*** Opening of Supplied records ***

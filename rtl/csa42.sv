// csa42 - the "4-2 unit adder" of the Booth/Wallace multiplier: reduces four
// YW-bit rows to a sum row and a carry row with s + c == a + b + d + e
// (modulo 2^YW).
//
// Built as two cascaded 3-2 carry-save adders, which is the plain way of
// making a 4-2 compressor; only the name and the 4-in/2-out role come from
// the original multiplier design.  Combinational.
module csa42 #(
  parameter int YW = 32
) (
  input  logic [YW-1:0] a,
  input  logic [YW-1:0] b,
  input  logic [YW-1:0] d,
  input  logic [YW-1:0] e,
  output logic [YW-1:0] s,
  output logic [YW-1:0] c
);
  logic [YW-1:0] s1, c1;

  csa32 #(.YW(YW)) u_first  (.a(a),  .b(b),  .d(d), .s(s1), .c(c1));
  csa32 #(.YW(YW)) u_second (.a(s1), .b(c1), .d(e), .s(s),  .c(c));
endmodule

*** Close of Supplied records ***

# What is required
The required output is every line above that contains the string "input".

# Output below
  input  logic [YW-1:0] a,
  input  logic [YW-1:0] b,
  input  logic [YW-1:0] d,
  input  logic [YW-1:0] e,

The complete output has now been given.